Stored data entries
⁂

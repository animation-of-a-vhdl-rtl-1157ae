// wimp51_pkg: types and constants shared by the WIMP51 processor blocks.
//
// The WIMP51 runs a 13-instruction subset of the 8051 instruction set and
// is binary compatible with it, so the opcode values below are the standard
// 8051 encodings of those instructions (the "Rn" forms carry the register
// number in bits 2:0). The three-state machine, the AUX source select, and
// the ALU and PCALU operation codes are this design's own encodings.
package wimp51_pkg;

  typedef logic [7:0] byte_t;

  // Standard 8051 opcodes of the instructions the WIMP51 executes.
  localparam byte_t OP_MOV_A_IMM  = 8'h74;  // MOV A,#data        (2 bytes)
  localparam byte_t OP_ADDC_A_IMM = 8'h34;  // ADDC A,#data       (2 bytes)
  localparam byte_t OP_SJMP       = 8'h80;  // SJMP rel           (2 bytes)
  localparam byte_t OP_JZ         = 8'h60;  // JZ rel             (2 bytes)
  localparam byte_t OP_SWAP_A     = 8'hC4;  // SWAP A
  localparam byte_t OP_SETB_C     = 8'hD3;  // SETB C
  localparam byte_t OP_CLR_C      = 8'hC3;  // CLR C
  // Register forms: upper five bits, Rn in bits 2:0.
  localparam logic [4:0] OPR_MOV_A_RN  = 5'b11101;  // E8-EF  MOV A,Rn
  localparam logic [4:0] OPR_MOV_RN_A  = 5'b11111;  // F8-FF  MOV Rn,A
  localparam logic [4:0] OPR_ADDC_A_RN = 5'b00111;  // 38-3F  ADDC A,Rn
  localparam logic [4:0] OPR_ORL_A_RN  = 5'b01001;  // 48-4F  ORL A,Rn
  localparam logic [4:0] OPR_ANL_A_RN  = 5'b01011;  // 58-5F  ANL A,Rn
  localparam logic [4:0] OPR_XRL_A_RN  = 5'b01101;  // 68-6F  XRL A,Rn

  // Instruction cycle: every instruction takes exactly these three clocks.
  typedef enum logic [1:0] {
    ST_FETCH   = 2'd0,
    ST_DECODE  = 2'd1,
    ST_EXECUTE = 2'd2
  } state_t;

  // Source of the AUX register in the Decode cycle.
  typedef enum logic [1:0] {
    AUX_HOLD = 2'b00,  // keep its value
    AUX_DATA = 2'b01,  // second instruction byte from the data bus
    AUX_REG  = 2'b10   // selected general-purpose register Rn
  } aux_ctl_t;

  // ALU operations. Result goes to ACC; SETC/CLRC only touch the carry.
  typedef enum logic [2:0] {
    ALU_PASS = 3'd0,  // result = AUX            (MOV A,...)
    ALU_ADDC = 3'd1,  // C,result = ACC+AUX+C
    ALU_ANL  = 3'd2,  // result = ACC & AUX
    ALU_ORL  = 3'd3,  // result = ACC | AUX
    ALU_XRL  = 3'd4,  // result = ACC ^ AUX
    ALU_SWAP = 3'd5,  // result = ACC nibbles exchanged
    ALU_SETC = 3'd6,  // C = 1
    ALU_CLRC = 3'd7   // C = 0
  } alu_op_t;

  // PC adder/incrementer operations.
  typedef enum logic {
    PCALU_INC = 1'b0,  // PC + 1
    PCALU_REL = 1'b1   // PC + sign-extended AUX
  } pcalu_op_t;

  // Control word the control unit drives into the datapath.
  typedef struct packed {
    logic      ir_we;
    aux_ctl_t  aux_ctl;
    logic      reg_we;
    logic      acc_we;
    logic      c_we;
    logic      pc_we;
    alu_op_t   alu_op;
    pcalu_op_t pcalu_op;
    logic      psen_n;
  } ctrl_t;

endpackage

⁂

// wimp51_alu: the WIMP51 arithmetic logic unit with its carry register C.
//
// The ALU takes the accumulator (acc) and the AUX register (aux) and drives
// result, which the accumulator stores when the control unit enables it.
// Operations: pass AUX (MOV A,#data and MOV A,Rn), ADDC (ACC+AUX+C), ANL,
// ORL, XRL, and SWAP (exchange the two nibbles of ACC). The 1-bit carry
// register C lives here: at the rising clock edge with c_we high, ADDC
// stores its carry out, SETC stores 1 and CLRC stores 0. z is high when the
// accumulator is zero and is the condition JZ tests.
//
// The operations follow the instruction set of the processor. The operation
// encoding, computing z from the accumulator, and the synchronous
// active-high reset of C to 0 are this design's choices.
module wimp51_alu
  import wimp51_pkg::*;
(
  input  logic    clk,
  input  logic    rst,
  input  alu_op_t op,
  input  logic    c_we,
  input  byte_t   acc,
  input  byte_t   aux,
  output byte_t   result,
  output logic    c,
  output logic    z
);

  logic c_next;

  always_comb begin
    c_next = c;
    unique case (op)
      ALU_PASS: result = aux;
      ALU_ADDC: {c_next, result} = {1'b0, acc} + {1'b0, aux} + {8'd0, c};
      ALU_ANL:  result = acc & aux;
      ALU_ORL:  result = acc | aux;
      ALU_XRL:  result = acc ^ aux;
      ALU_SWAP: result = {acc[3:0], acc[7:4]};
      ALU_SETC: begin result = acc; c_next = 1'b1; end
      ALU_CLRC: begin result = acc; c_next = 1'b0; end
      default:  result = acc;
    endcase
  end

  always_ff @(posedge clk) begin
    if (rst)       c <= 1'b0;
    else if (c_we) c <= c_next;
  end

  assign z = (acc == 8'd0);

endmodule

⁂

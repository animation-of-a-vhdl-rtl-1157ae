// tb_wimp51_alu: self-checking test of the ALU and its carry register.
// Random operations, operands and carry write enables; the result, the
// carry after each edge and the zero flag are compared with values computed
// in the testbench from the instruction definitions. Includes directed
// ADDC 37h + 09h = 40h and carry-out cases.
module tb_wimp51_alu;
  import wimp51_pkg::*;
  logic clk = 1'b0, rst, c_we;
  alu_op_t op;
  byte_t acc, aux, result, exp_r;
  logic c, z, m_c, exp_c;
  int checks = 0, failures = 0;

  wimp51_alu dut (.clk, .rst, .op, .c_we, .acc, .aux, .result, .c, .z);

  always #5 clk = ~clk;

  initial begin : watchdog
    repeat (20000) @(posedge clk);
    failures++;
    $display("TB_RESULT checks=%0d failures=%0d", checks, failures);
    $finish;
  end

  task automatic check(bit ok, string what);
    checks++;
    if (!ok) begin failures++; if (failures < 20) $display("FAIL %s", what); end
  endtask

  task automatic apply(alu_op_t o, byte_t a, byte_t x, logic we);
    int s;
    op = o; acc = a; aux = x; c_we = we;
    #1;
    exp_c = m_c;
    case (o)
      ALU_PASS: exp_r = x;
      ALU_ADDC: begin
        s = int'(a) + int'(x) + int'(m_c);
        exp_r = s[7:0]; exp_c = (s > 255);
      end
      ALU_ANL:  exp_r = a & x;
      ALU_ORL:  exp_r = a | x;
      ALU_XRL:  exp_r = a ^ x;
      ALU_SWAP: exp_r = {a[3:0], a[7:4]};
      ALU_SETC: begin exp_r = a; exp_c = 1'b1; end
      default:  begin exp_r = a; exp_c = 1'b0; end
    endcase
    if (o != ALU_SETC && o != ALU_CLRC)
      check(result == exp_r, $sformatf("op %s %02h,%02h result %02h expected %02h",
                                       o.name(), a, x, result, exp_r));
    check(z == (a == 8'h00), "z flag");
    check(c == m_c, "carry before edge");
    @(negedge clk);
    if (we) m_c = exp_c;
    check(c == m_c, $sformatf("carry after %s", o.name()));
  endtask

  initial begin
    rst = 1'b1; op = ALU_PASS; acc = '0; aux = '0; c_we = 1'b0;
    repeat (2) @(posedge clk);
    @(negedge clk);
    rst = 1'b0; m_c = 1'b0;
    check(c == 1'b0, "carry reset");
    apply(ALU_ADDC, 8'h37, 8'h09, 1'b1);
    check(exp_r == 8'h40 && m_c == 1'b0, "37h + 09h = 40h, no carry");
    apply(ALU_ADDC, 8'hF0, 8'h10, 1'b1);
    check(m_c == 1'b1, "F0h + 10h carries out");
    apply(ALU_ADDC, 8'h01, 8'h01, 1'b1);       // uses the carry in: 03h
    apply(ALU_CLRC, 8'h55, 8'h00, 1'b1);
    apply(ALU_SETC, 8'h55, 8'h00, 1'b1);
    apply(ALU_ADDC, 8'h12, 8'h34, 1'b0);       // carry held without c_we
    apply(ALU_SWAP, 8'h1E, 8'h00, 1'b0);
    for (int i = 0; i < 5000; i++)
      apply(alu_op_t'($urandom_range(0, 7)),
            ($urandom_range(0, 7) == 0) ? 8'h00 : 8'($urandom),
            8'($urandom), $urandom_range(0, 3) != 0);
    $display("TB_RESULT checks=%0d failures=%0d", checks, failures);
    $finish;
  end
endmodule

⁂

• Prompt:
Within the records above, work out on how many lines the string "flag" appears, and give only that number.

• Output for this task:
2